How can we help you?

In May this year, the Department of Energy Security and Net Zero (DESNZ) announced Wave 3 of the Social Housing Decarbonisation Fund (SHDF) - with available funding of up to £1.25 billion to help social landlords undertake retrofit energy efficiency works.

The official launch is expected imminently and should include the publication of the final guidance documents, timelines and draft contracts. 

DESNZ published their initial guidance documentation in May and while many of the key principles of earlier SHDF waves remain (e.g. landlords expected to co-fund 50% of the grant amounts and properties required to meet EPC C), there are also significant changes associated with Wave 3. While we await the final details from DESNZ, what should social landlords be considering? 

Which application route will you take?

DESNZ have announced two different application routes for Wave 3: the Challenge Fund and the Strategic Partnership. These have different requirements in terms of application process and delivery.

The Challenge Fund does not involve a competitive process, and the majority of landlords are expected to apply for funding through this route. All applications that meet the minimum eligibility criteria will be guaranteed funding (but the funding amounts may be varied by DESNZ).

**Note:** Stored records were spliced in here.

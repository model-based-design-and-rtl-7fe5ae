// nco -- numerically controlled oscillator producing the sine and cosine carriers of the
// QAM-4 modulator and demodulator.
//
// An ACC_W-bit phase accumulator advances by PHASE_INC every valid_in cycle; with the defaults
// (16-bit accumulator, increment 2048) the carrier period is 65536 / 2048 = 32 samples, i.e.
// 8 carrier cycles per 256-sample symbol. The phase plus PHASE_OFFSET plus a DITHER_BITS-bit
// pseudo-random dither (from a 16-bit LFSR, x^16 + x^14 + x^13 + x^11 + 1) is truncated to
// QUANT_W bits. The top two bits select the quadrant and the rest index a quarter-wave table
// of 2^(QUANT_W-2) + 1 entries, round(32767 * sin(pi/2 * k / 2^(QUANT_W-2))), computed at
// elaboration. Cosine is the sine of the phase advanced by a quarter period. Outputs are
// sfix16_En15 (Q1.15).
//
// Timing: six register stages, so the sample for the phase accumulated at valid_in on cycle t
// leaves on cycle t + 6 with valid_out (latency 6 as in the model). The first sample after
// reset has phase PHASE_OFFSET + dither. Phase increment, offset, dither width, output type
// and latency are the model's settings; the accumulator and quantizer widths, the dither
// source and the table layout are this design's choices.
module nco #(
  parameter int                  ACC_W        = 16,
  parameter logic [ACC_W-1:0]    PHASE_INC    = 16'd2048,
  parameter logic [ACC_W-1:0]    PHASE_OFFSET = 16'd0,
  parameter int                  DITHER_BITS  = 4,
  parameter int                  QUANT_W      = 12,
  parameter int                  OUT_W        = 16
) (
  input  logic                    clk,
  input  logic                    rst,
  input  logic                    valid_in,
  output logic signed [OUT_W-1:0] sin_o,
  output logic signed [OUT_W-1:0] cos_o,
  output logic                    valid_out
);
  localparam int L  = 1 << (QUANT_W - 2);   // quarter-wave table length
  localparam int IW = QUANT_W - 1;          // table index width (0 .. L)

  typedef logic signed [OUT_W-1:0] lut_t [0:L];

  function automatic lut_t make_lut();
    lut_t t;
    real amp;
    amp = real'((1 << (OUT_W - 1)) - 1);
    for (int k = 0; k <= L; k++)
      t[k] = OUT_W'($rtoi($floor(amp * $sin(1.5707963267948966 * real'(k) / real'(L)) + 0.5)));
    return t;
  endfunction

  localparam lut_t LUT = make_lut();

  // Stage 1: accumulator and dither generator.
  logic [ACC_W-1:0] acc, ph1;
  logic [15:0]      lfsr;
  logic [DITHER_BITS-1:0] dith1;
  // Stage 2: dithered, offset phase, truncated to QUANT_W bits.
  logic [QUANT_W-1:0] ph2;
  logic [ACC_W-1:0]   ph_full;
  // Stage 3: sign (phase in the second half of the period) and table index.
  logic             ns3, nc3;
  logic [IW-1:0]    is3, ic3;
  // Stage 4: table outputs and signs.
  logic signed [OUT_W-1:0] ms4, mc4;
  logic             ns4, nc4;
  // Stage 5: signed values.
  logic signed [OUT_W-1:0] s5, c5;
  logic [5:0]       vpipe;

  logic [QUANT_W-1:0] qph, qphc;
  assign ph_full = ph1 + PHASE_OFFSET + ACC_W'(dith1);
  assign qph     = ph2;
  assign qphc = qph + QUANT_W'(L);

  // Index into the quarter-wave table for a quantized phase.
  function automatic logic [IW-1:0] lut_index(logic [QUANT_W-1:0] a);
    logic [IW-1:0] low;
    low = IW'(a[QUANT_W-3:0]);
    return a[QUANT_W-2] ? IW'(L) - low : low;
  endfunction

  always_ff @(posedge clk) begin
    if (rst) begin
      acc   <= '0;
      ph1   <= '0;
      lfsr  <= 16'hACE1;
      dith1 <= '0;
      ph2   <= '0;
      ns3   <= 1'b0;
      nc3   <= 1'b0;
      is3   <= '0;
      ic3   <= '0;
      ms4   <= '0;
      mc4   <= '0;
      ns4   <= 1'b0;
      nc4   <= 1'b0;
      s5    <= '0;
      c5    <= '0;
      sin_o <= '0;
      cos_o <= '0;
      vpipe <= '0;
    end else begin
      vpipe <= {vpipe[4:0], valid_in};
      if (valid_in) begin
        ph1   <= acc;
        acc   <= acc + PHASE_INC;
        lfsr  <= {lfsr[14:0], lfsr[15] ^ lfsr[13] ^ lfsr[12] ^ lfsr[10]};
        dith1 <= lfsr[DITHER_BITS-1:0];
      end
      ph2   <= ph_full[ACC_W-1 -: QUANT_W];
      ns3   <= qph[QUANT_W-1];
      nc3   <= qphc[QUANT_W-1];
      is3   <= lut_index(qph);
      ic3   <= lut_index(qphc);
      ms4   <= LUT[is3];
      mc4   <= LUT[ic3];
      ns4   <= ns3;
      nc4   <= nc3;
      s5    <= ns4 ? -ms4 : ms4;
      c5    <= nc4 ? -mc4 : mc4;
      sin_o <= s5;
      cos_o <= c5;
    end
  end

  assign valid_out = vpipe[5];
endmodule
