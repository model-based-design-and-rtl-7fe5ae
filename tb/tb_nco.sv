// tb_nco -- checks the oscillator at its default settings: valid_out follows valid_in by
// exactly 6 cycles; output n is within 120 LSB of 32767*sin(2*pi*n/32) and
// 32767*cos(2*pi*n/32) (32-sample period from increment 2048 on a 16-bit accumulator; the
// tolerance covers the 12-bit phase quantization and the 4-bit dither); sine and cosine stay
// in quadrature; and the output is idle while valid_in is low.
module tb_nco;
  logic clk = 0, rst = 1, valid_in = 0, valid_out;
  logic signed [15:0] sin_o, cos_o;
  int checks = 0, failures = 0;

  nco dut (.clk, .rst, .valid_in, .sin_o, .cos_o, .valid_out);
  always #5 clk = ~clk;

  task automatic check(bit ok, string what);
    checks++;
    if (!ok) begin failures++; $display("FAIL: %s", what); end
  endtask

  initial begin
    int n, cyc, maxerr;
    real ws, wc;
    repeat (2) @(posedge clk);
    rst <= 0;
    @(negedge clk);
    valid_in = 1;
    cyc = 0;
    while (!valid_out && cyc < 20) begin @(negedge clk); cyc++; end
    check(cyc == 6, $sformatf("latency %0d", cyc));
    n = 0; maxerr = 0;
    repeat (2000) begin
      int es, ec;
      ws = 32767.0 * $sin(2.0 * 3.141592653589793 * real'(n) / 32.0);
      wc = 32767.0 * $cos(2.0 * 3.141592653589793 * real'(n) / 32.0);
      es = $rtoi(real'(sin_o) - ws); if (es < 0) es = -es;
      ec = $rtoi(real'(cos_o) - wc); if (ec < 0) ec = -ec;
      if (es > maxerr) maxerr = es;
      if (ec > maxerr) maxerr = ec;
      check(valid_out && es <= 120 && ec <= 120,
            $sformatf("n=%0d sin=%0d (%0.1f) cos=%0d (%0.1f)", n, sin_o, ws, cos_o, wc));
      n++;
      @(negedge clk);
    end
    $display("max deviation %0d LSB", maxerr);
    // Stop the oscillator: valid_out falls 6 cycles later and the output holds.
    valid_in = 0;
    repeat (6) @(negedge clk);
    check(!valid_out, "valid_out low after stop");
    begin
      logic signed [15:0] hs;
      hs = sin_o;
      repeat (5) @(negedge clk);
      check(sin_o == hs, "output holds while stopped");
    end
    $display("TB_RESULT checks=%0d failures=%0d", checks, failures);
    $finish;
  end

  initial begin
    repeat (10000) @(posedge clk);
    failures++;
    $display("TB_RESULT checks=%0d failures=%0d", checks, failures);
    $finish;
  end
endmodule
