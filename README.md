# UTDSP — a VLIW DSP core that fetches one word per cycle

UTDSP is a 16-bit fixed-point digital signal processor. Seven functional units run in parallel:
- two memory units (MU1, MU2)
- two address units (AU1, AU2)
- two integer units with multipliers (DU1, DU2)
- one program-control unit (PCU)

A very-long-instruction-word machine of this width usually needs a very wide instruction memory. Most of that memory is wasted, because typical code fills only a few of the seven slots.

UTDSP avoids this with a two-level instruction store:
- The instruction memory is 32 bits wide. Each word is either one operation for one unit (a *uni-op*) or a *pointer*.
- A pointer selects a long instruction held in the seven-bank *decoder memory*. There is one bank per unit.
- A pointer carries two 12-bit bank addresses, one for banks B1–B4 (cluster A: MU1, MU2, AU1, AU2) and one for banks B5–B7 (cluster B: DU1, DU2, PCU). It also carries a mask bit per bank, saying which banks issue an operation.
- Long instructions that share operations can therefore share decoder-memory rows, and sequential code costs only one 32-bit word per operation.

The rest of the machine serves DSP loops:
- zero-overhead hardware loops, nestable five deep
- a single-instruction repeat
- modulo (circular-buffer) and bit-reversed addressing
- multiply-accumulate operations that also move an operand, so a block FIR runs one long instruction per tap
- fully forwarded pipelining, so back-to-back dependent operations never stall

This repository holds synthesizable SystemVerilog for the core and its on-chip memories, plus one self-checking testbench per block and a testbench that runs DSP benchmark kernels (FIR, IIR, LMS, lattice, FFT, matrix multiply) on the whole core.

## Instruction words

Bit 31 of an instruction-memory word selects the format.

| Bits | Uni-op (bit 31 = 0) | Pointer (bit 31 = 1) |
|---|---|---|
| 30:28 | unit slot (0 MU1, 1 MU2, 2 AU1, 3 AU2, 4 DU1, 5 DU2, 6 PCU) | 30:27 mask for B1..B4 (bit 30 = B1) |
| 27:21 | opcode | 26:15 cluster-A row |
| 20:5 | register fields i, j, k, l (4 bits each), or a 16-bit immediate in 15:0 | 14:12 mask for B5..B7 (bit 14 = B5); 11:0 cluster-B row |

Control operations have their own fields:
- a 13-bit count in bits 20:8
- an 8-bit target or trap code in bits 7:0

The words stored in decoder-memory banks use the uni-op layout. The bank decides the unit, so their slot field is ignored.

`rtl/utdsp_pkg.sv` lists every opcode and has helpers (`mk_op`, `mk_imm`, `mk_ctl`, `mk_ptr`) for assembling programs in a testbench.
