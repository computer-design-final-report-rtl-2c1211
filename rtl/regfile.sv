// regfile: 16 x 16-bit register file with one write and two read ports.
//
// As in the design it is two 16x8 dual-port RAMs, one holding the upper
// byte and one the lower byte of every register. A_Addr_In names the
// destination register: it is written with Data_In at the rising edge when
// Write is high, and read on SPO_Out. D_Addr_In names the source register,
// read on DPO_Out. Reads are combinational. There is no reset: the
// registers power up unknown, as the RAM macros do.
module regfile
  import cr16_pkg::*;
(
  input  logic       clk,
  input  logic       write,
  input  logic [3:0] a_addr_in,
  input  logic [3:0] d_addr_in,
  input  word_t      data_in,
  output word_t      spo_out,
  output word_t      dpo_out
);

  dpram16x8 u_hi (
    .clk    (clk),
    .we     (write),
    .a_addr (a_addr_in),
    .d_addr (d_addr_in),
    .din    (data_in[15:8]),
    .spo    (spo_out[15:8]),
    .dpo    (dpo_out[15:8])
  );

  dpram16x8 u_lo (
    .clk    (clk),
    .we     (write),
    .a_addr (a_addr_in),
    .d_addr (d_addr_in),
    .din    (data_in[7:0]),
    .spo    (spo_out[7:0]),
    .dpo    (dpo_out[7:0])
  );

endmodule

To give landlords further certainty in the delivery of the works (e.g. onboarding contractors, obtaining tenant consents, completing retrofit assessments etc) and to increase the chances of successful delivery, funding can be drawn down on a phased basis. Landlords will only be required to provide DESNZ with detailed information of the properties and works at the point when they are ready to commence each phase. DESNZ is also encouraging applications from landlords with less than one thousand homes, and, to demonstrate its commitment, DESNZ have set aside £30 million of funding from the Challenge Fund for smaller landlords.

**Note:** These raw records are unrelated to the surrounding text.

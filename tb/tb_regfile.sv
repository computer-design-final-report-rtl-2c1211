// tb_regfile: self-checking test of the 16 x 16 register file. Random
// writes are mirrored in a shadow array; both read ports are compared with
// it after every write.
module tb_regfile;
  import cr16_pkg::*;

  logic clk = 0, write = 0;
  logic [3:0] a_addr = 0, d_addr = 0;
  word_t din = 0, spo, dpo;
  word_t shadow [16];
  int checks = 0, failures = 0;

  regfile dut (.clk(clk), .write(write), .a_addr_in(a_addr), .d_addr_in(d_addr),
               .data_in(din), .spo_out(spo), .dpo_out(dpo));

  always #5 clk = ~clk;

  initial begin
    for (int i = 0; i < 16; i++) begin
      @(negedge clk);
      a_addr = 4'(i); din = word_t'($urandom); write = 1;
      shadow[i] = din;
      @(negedge clk);
      write = 0;
    end
    for (int i = 0; i < 2000; i++) begin
      @(negedge clk);
      a_addr = 4'($urandom); d_addr = 4'($urandom);
      din = word_t'($urandom); write = 1'($urandom);
      #1;
      checks++;
      if (spo !== shadow[a_addr] || dpo !== shadow[d_addr]) begin
        failures++;
        if (failures < 10) $display("FAIL a=%0d spo=%h exp %h d=%0d dpo=%h exp %h",
                                    a_addr, spo, shadow[a_addr], d_addr, dpo, shadow[d_addr]);
      end
      @(posedge clk);
      if (write) shadow[a_addr] = din;
      #1;
      checks++;
      if (dpo !== shadow[d_addr]) failures++;
    end
    $display("TB_RESULT checks=%0d failures=%0d", checks, failures);
    $finish;
  end

  initial begin
    repeat (20000) @(posedge clk);
    failures++;
    $display("TB_RESULT checks=%0d failures=%0d", checks, failures);
    $finish;
  end
endmodule
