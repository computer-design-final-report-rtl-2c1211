// vga_bram: 3 KB VGA frame buffer, 3072 x 8 bits, built from six 512 x 8
// block RAM banks.
//
// addr_in[8:0] goes to every bank; addr_in[11:9] is decoded to enable one
// of the six banks, and an 8-to-1 mux, steered by the registered bank
// number, picks that bank's output (the two unused mux inputs read 0).
// Each byte holds four 2-bit pixels. Reads are synchronous: data_out shows
// the byte one clock after the address. A write stores data_in at the
// rising edge when en and write_en are high. The frame buffer has one port;
// which side drives it (the CPU writing, or the VGA core reading) is
// chosen outside. clear (synchronous, active high) resets the output
// registers. Bank count, bank size, decoder and mux follow the design.
module vga_bram #(
  parameter int unsigned BANKS = 6
) (
  input  logic        clk,
  input  logic        clear,
  input  logic [11:0] addr_in,
  input  logic [7:0]  data_in,
  output logic [7:0]  data_out,
  input  logic        en,
  input  logic        write_en
);

  logic [7:0] bank_out [8];
  logic [2:0] bank_q;

  for (genvar i = 0; i < 8; i++) begin : g_bank
    if (i < BANKS) begin : g_ram
      ramb512x8 u_ram (
        .clk  (clk),
        .rst  (clear),
        .en   (en && addr_in[11:9] == 3'(i)),
        .we   (write_en),
        .addr (addr_in[8:0]),
        .din  (data_in),
        .dout (bank_out[i])
      );
    end else begin : g_none
      assign bank_out[i] = 8'h00;
    end
  end

  always_ff @(posedge clk)
    if (clear)   bank_q <= '0;
    else if (en) bank_q <= addr_in[11:9];

  assign data_out = bank_out[bank_q];

endmodule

The Strategic Partnership is open to a smaller pool of landlords, it is aimed at the larger landlords with a proven track record of past SHDF delivery (under the SHDF Demonstrator and previous waves) who are looking to retrofit thousands of homes under Wave 3 and who have the capability to deliver retrofit at scale and meet the "strategic priorities" outlined by DESNZ. This is a competitive process and therefore funding is not guaranteed. That said, landlords who are unsuccessful in their applications can re-apply through the Challenge Fund route.

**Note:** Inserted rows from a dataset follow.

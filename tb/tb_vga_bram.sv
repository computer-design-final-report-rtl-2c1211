// tb_vga_bram: fills the whole 3072-byte frame buffer with random bytes,
// reads every byte back (one clock of read latency) and checks that
// addresses beyond the six banks read zero and that a disabled port holds.
module tb_vga_bram;
  logic clk = 0, clear = 1, en = 0, write_en = 0;
  logic [11:0] addr_in = 0;
  logic [7:0] data_in = 0, data_out;
  logic [7:0] shadow [3072];
  int checks = 0, failures = 0;

  vga_bram dut (.*);
  always #5 clk = ~clk;

  initial begin
    repeat (2) @(negedge clk);
    clear = 0;
    for (int i = 0; i < 3072; i++) begin
      @(negedge clk);
      en = 1; write_en = 1; addr_in = 12'(i); data_in = 8'($urandom);
      shadow[i] = data_in;
    end
    @(negedge clk);
    write_en = 0;
    for (int n = 0; n < 6000; n++) begin
      int i;
      i = (n < 3072) ? (3071 - n) : $urandom_range(0, 4095);
      @(negedge clk);
      addr_in = 12'(i);
      @(negedge clk);
      checks++;
      if (data_out !== ((i < 3072) ? shadow[i] : 8'h00)) begin
        failures++;
        if (failures < 10) $display("FAIL addr %0d got %h", i, data_out);
      end
    end
    // disabled port keeps its output
    addr_in = 12'd5;
    @(negedge clk);
    en = 0; addr_in = 12'd6;
    @(negedge clk);
    checks++;
    if (data_out !== shadow[5]) failures++;
    $display("TB_RESULT checks=%0d failures=%0d", checks, failures);
    $finish;
  end
  initial begin
    repeat (50000) @(posedge clk);
    failures++;
    $display("TB_RESULT checks=%0d failures=%0d", checks, failures);
    $finish;
  end
endmodule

Which properties will you retrofit?

  • EPC: As with previous waves, social housing of all archetypes below EPC C will be eligible for funding. There are limited circumstances where homes with a rating of EPC C or higher can be included: (i) on an infill basis or (ii) if the homes are eligible for low carbon heating measures. A maximum cap of 10% of all homes in a bid is allowed to be at EPC C or above.
  • Non-social homes: Private homes including leasehold and shared ownership homes may also qualify for funding on an infill basis but there is a cap of 30% of all homes in a bid allowed to be non-social homes. While there is no obligation under the funding documents for the owners of the non-social homes to contribute to the costs of the works, social landlords may look to recover a proportion of their co-funding costs via the service charge mechanism under the lease. In order to do this, landlords will need to run s.20 consultations prior to commencing the works and also consider Florrie's Law in respect of the capped amounts they can recover from leaseholders for grant funded works.
  • Previous waves: Wave 3 applications can include homes that were retrofitted under the SHDF Demonstrator or Wave 1 but these homes are only eligible for low carbon heating measures. Homes retrofitted under Wave 2 of SHDF are not eligible under Wave 3.

What measures will you undertake?

  • Low Carbon Heating: DESNZ is encouraging low carbon heating installations and will offer £20,000 per home to install low carbon heating measures and other associated energy efficiency measures (including PV panels and increased insulation to help mitigate any increased energy costs from the low carbon heating measures). This applies to homes that are on the gas grid and is only available for up to 10% of all homes in each application. No match funding is required from landlords for this. For homes that are off the gas grid, there is a separate cost cap of £7,500 per home per application for Low Carbon Heating measures (this is in addition to the existing £7,500 cost cap available to all homes for energy efficiency measures).
  • The role of fabric – While the "fabric first" approach is no longer an explicit requirement, landlords are still expected to focus on measures that lower household energy bills including wall, loft and underfloor insulation. The continued requirement to comply with PAS2035 requirements and the requirement for properties to meet a minimum of EPC C, ensures that improving the fabric of properties remains an essential requirement of SHDF. Wave 3 provides for a single £7,500 cost cap of grant funding per home per application. This is separate from the cost caps for low carbon heating measures.

What are the next steps?

While the official Wave 3 application launch is awaited, there are still a number of ways that landlords can be preparing. This includes understanding your stock, considering whether s.20 consultations need to be run for any leasehold properties, deciding on your procurement strategy for the works, considering any consortium arrangements and starting the tenant engagement process. Wave 3 offers a significant opportunity for landlords in terms of the largest amount of funding available to date alongside a longer delivery window for the works and will be a welcome step forward in the sector's decarbonisation journey.